How to Sit Correctly at a Computer

Regular computer users perform 50,000 to 200,000 keystrokes each day. Under certain circumstances and for vulnerable individuals, frequent computer use that comprises awkward postures, repetition, and forceful exertions may be related to nerve, muscle, tendon, and ligament damage.

If you use a computer expansively (several hours each day), many experts recommend that you consider proper workstation layout and posture techniques to minimize your risk of developing injuries of the hand/arm, shoulder, neck, and back.

Overuse injuries develop over time, and may set in more swiftly if you spend long hours sitting at a computer at home, as well as at work.


Symptoms of a problem can include numbness in the fingers, sore wrists, lower back pain, or eyestrain (redness, dryness, soreness, temporary blurring of vision, and headaches).

You may also develop general aches and pains in the neck, shoulders, arms, back, thighs, and lower legs (postural fatigue) or persistent pain or discomfort in muscles, tendons, and other soft tissue (repetitive strain injury).

Preventing an Injury

“An ounce of prevention is worth a pound of cure.” Avoid most computer-related overuse injuries. Some experts suggest that to reduce your risk:

•Use a correctly set-up workstation.

•Use accurate posture including keyboard and pointing device techniques.

•And most importantly, take regular rest breaks.

Setting Up Your Workstation

If you’re like most people, you are more dynamic and resourceful at a workstation that fits your body size.

Many experts suggest that the ideal workstation lets you work in natural (neutral) postures that may minimize strain on your body.
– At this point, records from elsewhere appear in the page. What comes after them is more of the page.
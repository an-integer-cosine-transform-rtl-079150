// Input processor of the 1-D ICT: first computing level of the flow graph.
//
// Samples x(0..7) of a vector arrive one per Clk1 cycle and shift into an
// 11-stage register.  Once x(7) is in, two 4:1 multiplexers pick the pair
// x(k), x(7-k) for k = 0..3, one pair per Clk2 slot, selected by {M2,M1}.
// A pipelined adder forms a(k) = x(k) + x(7-k) (the even sequence a0..a3)
// and a pipelined subtracter, in parallel, forms a(7-k) = x(k) - x(7-k) (the
// odd sequence a7, a6, a5, a4).  Both units are busy in every Clk2 slot.
//
// Timing: with sample x(n) presented in the Clk1 cycle where the sample
// counter equals n, pair k is taken from the register in slot k of the next
// vector (x(k) sits in stage 7+k, x(7-k) in stage 3k) and a_even/a_odd carry
// the result during slot k+1, ready to be shifted into the next processor's
// input register on that slot's ce2 edge.  Outputs are sign-extended to
// W_OUT bits, the working width of the J4e/J4o processors.
module ict_input_proc #(
  parameter int W_IN  = 9,
  parameter int W_OUT = W_IN + 7
) (
  input  logic             clk,
  input  logic             ce2,
  input  logic [1:0]       sel,        // {M2, M1}: pair index k
  input  logic [W_IN-1:0]  x,
  output logic [W_OUT-1:0] a_even,     // a0..a3
  output logic [W_OUT-1:0] a_odd       // a7..a4
);

  localparam int WA = W_IN + 1;

  logic [W_IN-1:0] sr [11];
  always_ff @(posedge clk) begin
    sr[0] <= x;
    for (int i = 1; i < 11; i++) sr[i] <= sr[i-1];
  end

  logic [W_IN-1:0] mux_hi, mux_lo;   // x(k) and x(7-k)
  always_comb begin
    mux_hi = sr[7 + int'(sel)];
    mux_lo = sr[3 * int'(sel)];
  end

  logic [WA-1:0] op_hi, op_lo, sum, dif;
  assign op_hi = {mux_hi[W_IN-1], mux_hi};
  assign op_lo = {mux_lo[W_IN-1], mux_lo};

  bcl_addsub #(.W(WA)) u_add (.clk, .ce(ce2), .a(op_hi), .b(op_lo), .sub(1'b0), .y(sum));
  bcl_addsub #(.W(WA)) u_sub (.clk, .ce(ce2), .a(op_hi), .b(op_lo), .sub(1'b1), .y(dif));

  assign a_even = W_OUT'(signed'(sum));
  assign a_odd  = W_OUT'(signed'(dif));

endmodule
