// Self-checking test of the input processor.  Random 9-bit samples stream in
// one per cycle; the Clk2 enable and the {M2,M1} select are generated here
// from a cycle counter.  For every vector the test expects, in slot k+1 of
// the following vector period, a_even = x(k) + x(7-k) and
// a_odd = x(k) - x(7-k), k = 0..3.
module tb_ict_input_proc;
  import ict_pkg::*;
  logic clk = 0;
  always #5 clk = ~clk;
  int checks = 0, failures = 0;

  logic             ce2;
  logic [1:0]       sel;
  logic [W_PIX-1:0] x;
  logic [W_1D-1:0]  a_even, a_odd;

  ict_input_proc #(.W_IN(W_PIX), .W_OUT(W_1D)) dut (.clk, .ce2, .sel, .x, .a_even, .a_odd);

  localparam int NV = 64;
  int xs [NV * 8];

  initial begin
    #100000;
    failures++;
    $display("watchdog expired");
    $display("TB_RESULT checks=%0d failures=%0d", checks, failures);
    $finish;
  end

  initial begin
    foreach (xs[i]) xs[i] = $urandom_range(0, 511) - 256;
    for (int i = 0; i < 16; i++) xs[i] = (i < 8) ? 255 : -256;   // extremes
    for (int c = 0; c < NV * 8 + 16; c++) begin
      @(negedge clk);
      ce2 = (c % 2 == 0);
      sel = 2'((c / 2) % 4);
      x   = (c < NV * 8) ? W_PIX'(xs[c]) : '0;
      if (c % 2 == 0 && (c - 2) / 8 >= 1 && (c - 2) / 8 <= NV) begin
        automatic int v = (c - 2) / 8 - 1;
        automatic int k = ((c - 2) % 8) / 2;
        automatic int ee = xs[8*v + k] + xs[8*v + 7 - k];
        automatic int eo = xs[8*v + k] - xs[8*v + 7 - k];
        checks++;
        if ($signed(a_even) != ee || $signed(a_odd) != eo) begin
          failures++;
          if (failures < 10)
            $display("v=%0d k=%0d: a_even=%0d exp %0d, a_odd=%0d exp %0d",
                     v, k, $signed(a_even), ee, $signed(a_odd), eo);
        end
      end
    end
    $display("TB_RESULT checks=%0d failures=%0d", checks, failures);
    $finish;
  end
endmodule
A workstation mismatched with your body may force vulnerable individuals into uncomfortable postures such as hunching over, slouching, straining, or twisting.

Some believe that working for prolonged lengths of time in unnatural positions may be related to musculoskeletal injury. These experts note that problems with workstation set up for some persons may include using a chair that is the wrong height or size or does not support your back and incorrect height of work surfaces (desktop and keyboard), monitor, and source documents.


Many people find that a decent chair is one that adapts to their bodies. You may want to choose one that is stable and adjusts simply for height and tilt. Consider a chair with a backrest that supports the curve of your lower (lumbar) back. Sit back in the chair when you work at a computer.

Experts recommend that you consider positioning your thighs horizontal with your knees at about the same level as your hips. Rest your feet comfortably on the floor or on a footrest if you need one.

Some experts recommend that your chair should also:

•Support your forearms with adjustable armrests that position your elbows near your waist.

•Have a padded seat with a pan at least one inch wider than your hips and thighs.

•Slope down slightly and allow a 2 to 3 finger breath-space between the seat cushion and the back of your knees when sitting.

•Contemplate a base with at least 5 points that roll on wheels (casters).